Structures of oxyfluoroaluminates in molten cryolite-alumina mixtures investigated by DFT-based calculations

Abstract Aluminum is produced throughout the world using the Heroult-Hall process, which consists in the electrolysis of alumina dissolved in cryolite melts. This dissolution of alumina gives rise to the formation of oxyfluoroaluminates, the structures of which vary with the composition of the electrolyte mixture. Up to now there has been no real consensus as to the structural entities of these fluoroaluminate ions.

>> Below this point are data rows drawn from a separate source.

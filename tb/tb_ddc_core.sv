// tb_ddc_core: self-checking test of the digital down-converter.
// u0 is the receiver configuration at its defaults (CIC R=128, N=10, 21-tap
// compensating FIR, no second CIC). The input is a real tone generated here
// at an offset from the NCO frequency:
//   - offset +20 kHz (at 122.88 MHz input rate): the output must be a phasor
//     of magnitude A/2 within 5 % whose phase advances by 2*pi*20k/960k per
//     output (positive rotation - checks the sign of the Q mixer);
//   - offset +1.5 MHz: far outside the channel, the output must stay below
//     1 % of A/2.
// VLD must come exactly every 128 inputs and CLKO must toggle at that rate.
// u1 is a small configuration (CIC1 R=8 N=3, 3-tap FIR loaded at run time,
// CIC2 R=2 N=4): RDY must be low until the two coefficients are loaded and no
// VLD may appear before that; with a zero NCO word and the loaded taps
// {0, 32767, 0} a DC input must come out unchanged within 8 LSB on I with Q
// zero, and VLD must come every 16 inputs.
// u2 is the benchmark configuration: 122.88 MSPS in, 1.28 MSPS out, i.e. CIC1
// R=96 with the other defaults. Its VLD must come every 96 inputs. (With R
// not a power of two the CIC gain is (96/128)^10, so only the rate is checked.)
module tb_ddc_core;
  logic clk = 0, rst = 1;
  always #5 clk = ~clk;
  int checks = 0, failures = 0;

  logic en;
  logic signed [15:0] din;
  logic [31:0] ftw0, ftw1;
  logic loadc;
  logic signed [15:0] coeff;
  logic rdy0, vld0, clko0, rdy1, vld1, clko1;
  logic signed [15:0] i0, q0, i1, q1;
  localparam int HZ[3] = '{0, 0, 0};

  ddc_core u0 (.clk, .rst, .en, .din, .ftw(ftw0), .loadc(1'b0), .coeff(16'sd0),
               .rdy(rdy0), .vld(vld0), .clko(clko0), .iout(i0), .qout(q0));
  int nin = 0;
  logic vld2;
  logic signed [15:0] i2, q2;
  int last_v2 = -1, nout2 = 0;
  ddc_core #(.SAMPLE_RATE_CHANGE1(96)) u2 (.clk, .rst, .en, .din, .ftw(ftw0), .loadc(1'b0), .coeff(16'sd0),
               .rdy(), .vld(vld2), .clko(), .iout(i2), .qout(q2));
  always @(posedge clk) begin
    if (vld2 && !rst) begin
      if (last_v2 >= 0) begin
        checks++;
        if (nin - last_v2 != 96) begin failures++; $display("u2 VLD spacing %0d", nin - last_v2); end
      end
      last_v2 = nin;
      nout2++;
    end
  end
  ddc_core #(.NUMBER_OF_STAGES1(3), .SAMPLE_RATE_CHANGE1(8), .NUMBER_OF_TAPS(3),
             .COEFFS(HZ), .INTERNAL_COEFFS(1'b0), .SELECT_CIC2(1'b1)) u1 (
    .clk, .rst, .en, .din, .ftw(ftw1), .loadc, .coeff,
    .rdy(rdy1), .vld(vld1), .clko(clko1), .iout(i1), .qout(q1));

  initial begin
    repeat (400000) @(posedge clk);
    failures++;
    $display("TB_RESULT checks=%0d failures=%0d", checks, failures);
    $finish;
  end

  localparam real PI = 3.141592653589793;
  localparam real FS = 122.88e6;
  real f_in;
  real amp = 16000.0;
  real ph = 0.0;
  int  last_v0 = -1, last_v1 = -1, clko_edges = 0;
  bit  dc_mode = 0;
  int  nout0 = 0, nout1 = 0;
  real mag [$], ang [$];
  bit  clko_q;

  // input generator: one sample per clock (en always high after reset)
  always @(negedge clk) begin
    if (!rst) begin
      en  <= 1'b1;
      din <= dc_mode ? 16'sd12000 : 16'($rtoi($floor(amp * $cos(ph) + 0.5)));
      ph  = ph + 2.0 * PI * f_in / FS;
      if (ph > 2.0 * PI) ph = ph - 2.0 * PI;
    end
  end

  always @(posedge clk) if (!rst && en) nin++;

  always @(posedge clk) begin
    clko_q <= clko0;
    if (!rst && clko0 && !clko_q) clko_edges++;
    if (vld0 && !rst) begin
      if (last_v0 >= 0) begin
        checks++;
        if (nin - last_v0 != 128) begin failures++; $display("u0 VLD spacing %0d", nin - last_v0); end
      end
      last_v0 = nin;
      nout0++;
      mag.push_back($sqrt(real'(i0) * i0 + real'(q0) * q0));
      ang.push_back($atan2(real'(q0), real'(i0)));
    end
    if (vld1 && !rst) begin
      checks++;
      if (!rdy1) begin failures++; $display("u1 VLD before RDY"); end
      if (last_v1 >= 0) begin
        checks++;
        if (nin - last_v1 != 16) begin failures++; $display("u1 VLD spacing %0d", nin - last_v1); end
      end
      last_v1 = nin;
      nout1++;
    end
  end

  initial begin
    real d, want;
    int e0;
    en = 0; din = 0; loadc = 0; coeff = 0;
    f_in = 10.7e6 + 20.0e3;
    ftw0 = 32'($rtoi(10.7e6 / FS * 4294967296.0));
    ftw1 = 32'd0;
    repeat (4) @(posedge clk);
    rst = 0;
    // ---- tone in the channel ----
    repeat (128 * 80) @(posedge clk);
    checks++;
    if (rdy1 || nout1 != 0) begin failures++; $display("u1 ran without coefficients"); end
    want = amp / 2.0;
    for (int k = 40; k < mag.size(); k++) begin
      checks++;
      if (mag[k] < 0.95 * want || mag[k] > 1.05 * want) begin
        failures++; if (failures < 10) $display("u0 magnitude %f want %f", mag[k], want);
      end
      d = ang[k] - ang[k-1];
      if (d < -PI) d = d + 2.0 * PI;
      if (d >  PI) d = d - 2.0 * PI;
      checks++;
      if (d < 2.0 * PI * 20.0e3 / 960.0e3 - 0.01 || d > 2.0 * PI * 20.0e3 / 960.0e3 + 0.01) begin
        failures++; if (failures < 10) $display("u0 phase step %f", d);
      end
    end
    checks++;
    if (nout2 < 100) begin failures++; $display("u2: only %0d outputs", nout2); end
    $display("u0: %0d outputs, magnitude %f (want %f)", mag.size(), mag[mag.size()-1], want);
    checks++;
    if (clko_edges < 75 || clko_edges > 81) begin failures++; $display("CLKO edges %0d", clko_edges); end
    // ---- tone far out of the channel ----
    f_in = 10.7e6 + 1.5e6;
    e0 = mag.size();
    repeat (128 * 60) @(posedge clk);
    for (int k = e0 + 35; k < mag.size(); k++) begin
      checks++;
      if (mag[k] > 0.01 * want) begin
        failures++; if (failures < 10) $display("u0 stop-band magnitude %f", mag[k]);
      end
    end
    $display("u0: stop-band magnitude %f", mag[mag.size()-1]);
    // ---- small configuration: load taps, then DC ----
    dc_mode = 1;
    @(negedge clk);
    loadc = 1; coeff = 16'sd0;
    @(negedge clk);
    checks++;
    if (rdy1) begin failures++; $display("u1 RDY after one of two coefficients"); end
    coeff = 16'sd32767;
    @(negedge clk);
    loadc = 0;
    @(posedge clk); #1;
    checks++;
    if (!rdy1) begin failures++; $display("u1 RDY missing after load"); end
    repeat (16 * 30) @(posedge clk);
    #1;
    checks++;
    if (nout1 < 25 || i1 < 16'sd11992 || i1 > 16'sd12000 || q1 != 0) begin
      failures++; $display("u1 DC out i=%0d q=%0d outputs=%0d", i1, q1, nout1);
    end
    $display("u1: %0d outputs, DC i=%0d q=%0d", nout1, i1, q1);
    $display("TB_RESULT checks=%0d failures=%0d", checks, failures);
    $finish;
  end
endmodule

The lack of knowledge of the ionic species arising from the dissolution of alumina in molten cryolite has led us to undertake structural, energetic and vibrational studies of these species using the methods of computational chemistry. Conformational and vibrational analyses of the ionic complexes were performed with the DGauss software on Cray C98 and C916 machines located at Cray Research, Eagan, MN, USA. A systematic study was carried out on the complexes [ AlOF x ] 1− x (1 ≤ x ≤ 5), [ Al 2 OF x ] 4− x (4 ≤ x ≤ 9), [Al 2 O 2 F x ] 2−x (2 ≤ x ≤ 7), which are those most commonly suggested for interpreted experimental measurements. The Al 4 OF 10 and Al 4 OF 8 2+ complexes were also investigated because of their possible occurrence in the electrorefining process of aluminum. Some of the studied complexes are much more stable than the others and so are the complexes most probably involved in the electrowinning process of aluminum. These complexes are AlOF 2 − , Al 2 OF 6 2− and Al 2 O 2 F 4 2− . Their infrared spectra have also been calculated. Concerning the two complexes Al 4 OF 10 and Al 4 OF 8 2+ , we find that oxygen is three-coordinated and not fourcoordinated. The last atom of aluminum is stabilized by two fluoride bridges. This computational approach has enabled us to eliminate the majority of the structures suggested in the literature for oxyfluoroaluminate ions. Currently we are examining in our laboratory the effects of cations on the anionic complexes.